By Tammy Parkinson, CPT, ACSM, NASM, Nutritionist, Body Firm Personal Training & Nutrition
January has been a month of getting “grounded, or rooted.” This will most likely flow into February and even early March. It seems this year more than ever, so many of us have needed to take a pause and “reset.”
We love the crazy and fun times during November and December, but once January hits, we are exhausted, confused, emotional and not quite ourselves. This is why this precious time of becoming “still” and getting centered is so vital. We need time to renew and take stock in who we are again!
As we enter into a new month, many of us are getting a grip on what direction we are now headed. It’s important however to take this path carefully and with authenticity…whether fast or slow, do it true to what is calling to you. As always, I like to link this theme with our health. It’s important to take the time to let one’s roots sink in just like it is important to be decisive with a goal for our health, our exercise routines and our nutritional habits. Because of this, as we start ramping up on our fitness again, consider being deliberate with your goals. If you want to ride your first Century bike ride for example, start now with a plan on how to progressively become prepared…get your foundation in order during these early months.
If you would like to lower your cholesterol and lose 15 pounds in the process, committing to a diet low in saturated and trans-fats now will help with the LDL cholesterol area and increasing your exercise will help in raising your good cholesterol…not to mention friendly to your waistline. Mapping out a plan on when to get blood work done then counting backwards on starting now will get you rooted towards achieving a healthy heart and weight.
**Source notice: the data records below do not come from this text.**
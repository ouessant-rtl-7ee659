// tb_ocp_fifo_out -- self-checking test of the serializing output FIFO.
//
// 96-bit entries are written and the 32-bit words read back are compared
// with the entries' slices, low slice first. Checks: the first word appears
// two cycles after its entry is written, full rises after DEPTH+1 entries
// (DEPTH in memory plus one in the unpacking register), a stream of words
// comes out back to back, and random write/read traffic keeps the order.
module tb_ocp_fifo_out;
  localparam int W = 32, R = 3, D = 4;

  logic clk = 0, rst_n = 0;
  logic wr_en = 0, rd_en = 0, full, empty;
  logic [R*W-1:0] din = '0;
  logic [W-1:0] dout;
  int checks = 0, failures = 0;
  logic [W-1:0] ref_q [$];
  int entries = 0;

  ocp_fifo_out #(.WORD_W(W), .RATIO(R), .DEPTH(D)) dut (.*);

  always #5 clk = ~clk;

  initial begin
    repeat (20000) @(posedge clk);
    failures++;
    $display("watchdog expired");
    $display("TB_RESULT checks=%0d failures=%0d", checks, failures);
    $finish;
  end

  task automatic check(bit cond, string msg);
    checks++;
    if (!cond) begin failures++; $display("FAIL: %s", msg); end
  endtask

  function automatic logic [R*W-1:0] rand_entry();
    logic [R*W-1:0] e;
    for (int i = 0; i < R; i++) e[i*W +: W] = $urandom;
    return e;
  endfunction

  task automatic cycle(bit w, logic [R*W-1:0] d, bit r);
    bit do_w, do_r;
    wr_en = w && !full; din = d; rd_en = r && !empty;
    do_w = w && !full;
    do_r = r && !empty;
    if (do_r) begin
      check(ref_q.size() > 0 && dout == ref_q[0], $sformatf("word %h expected %h", dout, ref_q[0]));
      void'(ref_q.pop_front());
    end
    @(posedge clk); #1;
    if (do_w) begin
      entries++;
      for (int i = 0; i < R; i++) ref_q.push_back(d[i*W +: W]);
    end
    wr_en = 0; rd_en = 0;
  endtask

  initial begin
    int n;
    repeat (3) @(posedge clk);
    rst_n = 1; #1;
    check(empty && !full, "reset state");
    cycle(1, rand_entry(), 0);
    check(empty, "not yet in the unpacking register");
    cycle(0, 0, 0);
    check(!empty, "first word two cycles after the write");
    while (!full) cycle(1, rand_entry(), 0);
    check(entries == D + 1, $sformatf("full after %0d entries", entries));
    // back-to-back reads: every cycle yields a word
    n = 0;
    while (!empty) begin cycle(0, 0, 1); n++; end
    check(n == (D + 1) * R, $sformatf("%0d words read in %0d cycles", (D+1)*R, n));
    for (int k = 0; k < 3000; k++) cycle($urandom_range(0,1), rand_entry(), $urandom_range(0,1));
    while (!empty) cycle(0, 0, 1);
    check(ref_q.size() == 0, "all words delivered");
    $display("TB_RESULT checks=%0d failures=%0d", checks, failures);
    $finish;
  end
endmodule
I like to use the analogy of an oak tree vs. a pine tree. They are both beautiful, big and majestic. An oak tree looks enormous and strong…and it can be; however its roots don’t run very deep. If the mighty oak has to endure a drought, the limbs of the tree are fragile and upon a severe storm, the limbs or possibly even the tree itself will fall.
The pine tree, on the other hand, is tall, strong and usually very old. The pine tree has deep roots. The pine will endure droughts better and in the end will live through unstable storms in its life swaying in the wind, but rarely falling.
Let your roots get deep this year. Decide which path you would like for your year and consider being methodical in your journey. Become the Pine (or Fir or Redwood) so you can be healthy enough to persevere through the seasonal whims of nature (i.e life!)